> Action item:
Only the lines that hold "pixels" should be in the answer, each copied from the data below.

(Collected data entries)
========

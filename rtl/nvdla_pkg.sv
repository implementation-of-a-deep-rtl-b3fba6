// nvdla_pkg - configuration constants, shared types and register map of the
// accelerator core.
//
// The constants are the "small" configuration of the accelerator: an 8 x 8
// int8 MAC array (Atomic-C = 8 input channels, Atomic-K = 8 output channels),
// a convolution buffer of 32 banks of 512 entries of 8 bytes (128 KiB), a
// 64-bit data backbone with 32-bit addresses, 64 outstanding memory reads and
// single-beat bursts, and one element per cycle through SDP, PDP and CDP.
// These numbers come from the small configuration's specification.
//
// Everything else here is this design's own choice: the data layout in
// memory, the register map, and the config structs decoded from it.
//
// Data layout in memory and in the convolution buffer. An "atom" is one
// 64-bit word holding 8 int8 channels of one pixel. A feature cube of W x H
// pixels and C = 8*CG channels is stored as atoms in order [y][x][cg].
// Weights for K = 8*KG kernels of R x S taps are stored as atoms in order
// [kg][r][s][cg][k], each atom holding 8 input channels of one kernel.
//
// Register map (CSB word addresses). Bits [15:8] select the unit:
//   0x00 GLB   0x01 CFGROM   0x10 CONV (CDMA+CSC+CMAC+CACC+SDP)
//   0x20 PDP   0x30 CDP      0x31 CDP look-up table
// Inside a ping-pong unit: 0x00 S_STATUS (RO), 0x01 S_POINTER,
// 0x10 + i D register i of the group selected by the producer pointer
// (D0 = OP_ENABLE). See the decode functions below for the D fields.
package nvdla_pkg;

  // ---------------- configuration (small configuration) ----------------
  localparam int unsigned ATOMIC_C        = 8;    // input channels per MAC cell
  localparam int unsigned ATOMIC_K        = 8;    // MAC cells (output channels)
  localparam int unsigned CBUF_BANK_NUM   = 32;
  localparam int unsigned CBUF_BANK_WIDTH = 8;    // bytes per entry
  localparam int unsigned CBUF_BANK_DEPTH = 512;
  localparam int unsigned MEMIF_DW        = 64;   // data backbone width (bits)
  localparam int unsigned MEM_AW          = 32;   // memory address width
  localparam int unsigned MEMIF_LATENCY   = 64;   // outstanding reads allowed
  localparam int unsigned MEMIF_BURST     = 1;    // beats per burst
  localparam int unsigned NUM_RD          = 3;    // read clients: CDMA, PDP, CDP
  localparam int unsigned NUM_WR          = 3;    // write clients: SDP, PDP, CDP
  localparam int unsigned AXI_IDW         = 4;

  localparam int unsigned CSB_AW = 16;
  localparam int unsigned CSB_DW = 32;

  localparam int unsigned CBUF_ENTRIES = CBUF_BANK_NUM * CBUF_BANK_DEPTH;
  localparam int unsigned CBUF_AW      = $clog2(CBUF_ENTRIES);

  // register groups: D0..D15
  localparam int unsigned NREG = 16;

  // read / write client numbers on the memory interface
  localparam int unsigned RD_CDMA = 0, RD_PDP = 1, RD_CDP = 2;
  localparam int unsigned WR_SDP  = 0, WR_PDP = 1, WR_CDP = 2;

  // unit selects (CSB address bits [15:8])
  localparam logic [7:0] UNIT_GLB = 8'h00, UNIT_CFGROM = 8'h01, UNIT_CONV = 8'h10,
                         UNIT_PDP = 8'h20, UNIT_CDP = 8'h30, UNIT_CDP_LUT = 8'h31;

  // interrupt status bits in GLB
  localparam int unsigned INTR_CDMA = 0;   // bits 1:0, one per register group
  localparam int unsigned INTR_CONV = 2;   // bits 3:2, layer written back by SDP
  localparam int unsigned INTR_PDP  = 4;   // bits 5:4
  localparam int unsigned INTR_CDP  = 6;   // bits 7:6
  localparam int unsigned NUM_INTR  = 8;

  // CDP look-up table
  localparam int unsigned CDP_LUT_N  = 64;
  localparam int unsigned CDP_MAX_CG = 8;  // up to 64 channels per pixel
  localparam int unsigned CDP_MAX_N  = 9;  // widest normalisation window

  typedef logic [ATOMIC_C-1:0][7:0] atom_t;        // 8 x int8
  typedef logic [MEM_AW-1:0]        addr_t;
  typedef logic [NREG-1:0][31:0]    regs_t;

  // register access from the CSB slave to one unit
  typedef struct packed {
    logic        wr;
    logic        rd;
    logic [7:0]  addr;
    logic [31:0] wdat;
  } reg_req_t;

  // ---------------- CONV unit configuration ----------------
  typedef enum logic [1:0] {ACT_NONE = 2'd0, ACT_RELU = 2'd1, ACT_PRELU = 2'd2} act_e;

  typedef struct packed {
    addr_t              src_addr;     // D1  input cube
    addr_t              wt_addr;      // D2  weights
    addr_t              dst_addr;     // D3  output cube
    logic [15:0]        in_w, in_h;   // D4  {in_h, in_w}
    logic [7:0]         kw, kh;       // D5  [7:0] S, [15:8] R
    logic [7:0]         cg, kg;       // D5  [23:16] CG, [31:24] KG
    logic [4:0]         wt_bank;      // D6  [4:0] first weight bank
    logic               img;          // D6  [8] image input: 4-byte pixels, cg = 1
    logic [3:0]         stride;       // D7  [3:0]
    logic [3:0]         pad_x, pad_y; // D7  [11:8] left, [15:12] top zero padding
    logic [15:0]        out_w, out_h; // D8  {out_h, out_w}
    logic signed [31:0] bias;         // D9
    logic signed [15:0] scale;        // D10 [15:0]
    logic [5:0]         shift;        // D10 [21:16]
    act_e               act;          // D11 [1:0]
    logic signed [7:0]  prelu_a;      // D11 [15:8]
    logic [4:0]         prelu_shift;  // D11 [20:16]
  } conv_cfg_t;

  function automatic conv_cfg_t conv_cfg(regs_t r);
    conv_cfg_t c;
    c.src_addr    = r[1];
    c.wt_addr     = r[2];
    c.dst_addr    = r[3];
    c.in_w        = r[4][15:0];
    c.in_h        = r[4][31:16];
    c.kw          = r[5][7:0];
    c.kh          = r[5][15:8];
    c.cg          = r[5][23:16];
    c.kg          = r[5][31:24];
    c.wt_bank     = r[6][4:0];
    c.img         = r[6][8];
    c.stride      = r[7][3:0];
    c.pad_x       = r[7][11:8];
    c.pad_y       = r[7][15:12];
    c.out_w       = r[8][15:0];
    c.out_h       = r[8][31:16];
    c.bias        = r[9];
    c.scale       = r[10][15:0];
    c.shift       = r[10][21:16];
    c.act         = act_e'(r[11][1:0]);
    c.prelu_a     = r[11][15:8];
    c.prelu_shift = r[11][20:16];
    return c;
  endfunction

  // ---------------- PDP configuration ----------------
  typedef enum logic [1:0] {POOL_MAX = 2'd0, POOL_MIN = 2'd1, POOL_AVG = 2'd2} pool_e;

  typedef struct packed {
    addr_t       src_addr;      // D1
    addr_t       dst_addr;      // D2
    logic [15:0] in_w, in_h;    // D3
    logic [15:0] out_w, out_h;  // D4
    logic [7:0]  kw, kh;        // D5 [7:0], [15:8]
    logic [3:0]  sx, sy;        // D5 [19:16], [23:20]
    logic [7:0]  cg;            // D5 [31:24]
    logic [15:0] recip;         // D6 [15:0]  round(65536 / (kw*kh))
    pool_e       mode;          // D6 [17:16]
  } pdp_cfg_t;

  function automatic pdp_cfg_t pdp_cfg(regs_t r);
    pdp_cfg_t c;
    c.src_addr = r[1];
    c.dst_addr = r[2];
    c.in_w     = r[3][15:0];
    c.in_h     = r[3][31:16];
    c.out_w    = r[4][15:0];
    c.out_h    = r[4][31:16];
    c.kw       = r[5][7:0];
    c.kh       = r[5][15:8];
    c.sx       = r[5][19:16];
    c.sy       = r[5][23:20];
    c.cg       = r[5][31:24];
    c.recip    = r[6][15:0];
    c.mode     = pool_e'(r[6][17:16]);
    return c;
  endfunction

  // ---------------- CDP configuration ----------------
  typedef struct packed {
    addr_t       src_addr;   // D1
    addr_t       dst_addr;   // D2
    logic [31:0] npix;       // D3  pixels (W*H)
    logic [7:0]  cg;         // D4  [7:0]
    logic [3:0]  n;          // D4  [11:8] window size (odd, <= 9)
    logic [4:0]  lut_shift;  // D5  [4:0]  LUT index = sum of squares >> lut_shift
    logic [4:0]  out_shift;  // D5  [12:8] out = x * LUT >>> out_shift
  } cdp_cfg_t;

  function automatic cdp_cfg_t cdp_cfg(regs_t r);
    cdp_cfg_t c;
    c.src_addr  = r[1];
    c.dst_addr  = r[2];
    c.npix      = r[3];
    c.cg        = r[4][7:0];
    c.n         = r[4][11:8];
    c.lut_shift = r[5][4:0];
    c.out_shift = r[5][12:8];
    return c;
  endfunction

  // tag travelling with a feature atom from CSC through CMAC to CACC
  typedef struct packed {
    logic [15:0] pix;    // output pixel index, oy*out_w + ox
    logic [7:0]  kg;     // kernel group
    logic        first;  // first (r, s, cg) step: overwrite the accumulator
    logic        last;   // last (r, s, cg) step: the sum is complete
  } conv_tag_t;

  // saturate a signed value to int8
  function automatic logic [7:0] sat8(logic signed [63:0] v);
    if (v > 64'sd127)       return 8'h7f;
    else if (v < -64'sd128) return 8'h80;
    else                    return v[7:0];
  endfunction

endpackage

========

> Exercise result:
// pixels and C = 8*CG channels is stored as atoms in order [y][x][cg].
    logic               img;          // D6  [8] image input: 4-byte pixels, cg = 1
    logic [31:0] npix;       // D3  pixels (W*H)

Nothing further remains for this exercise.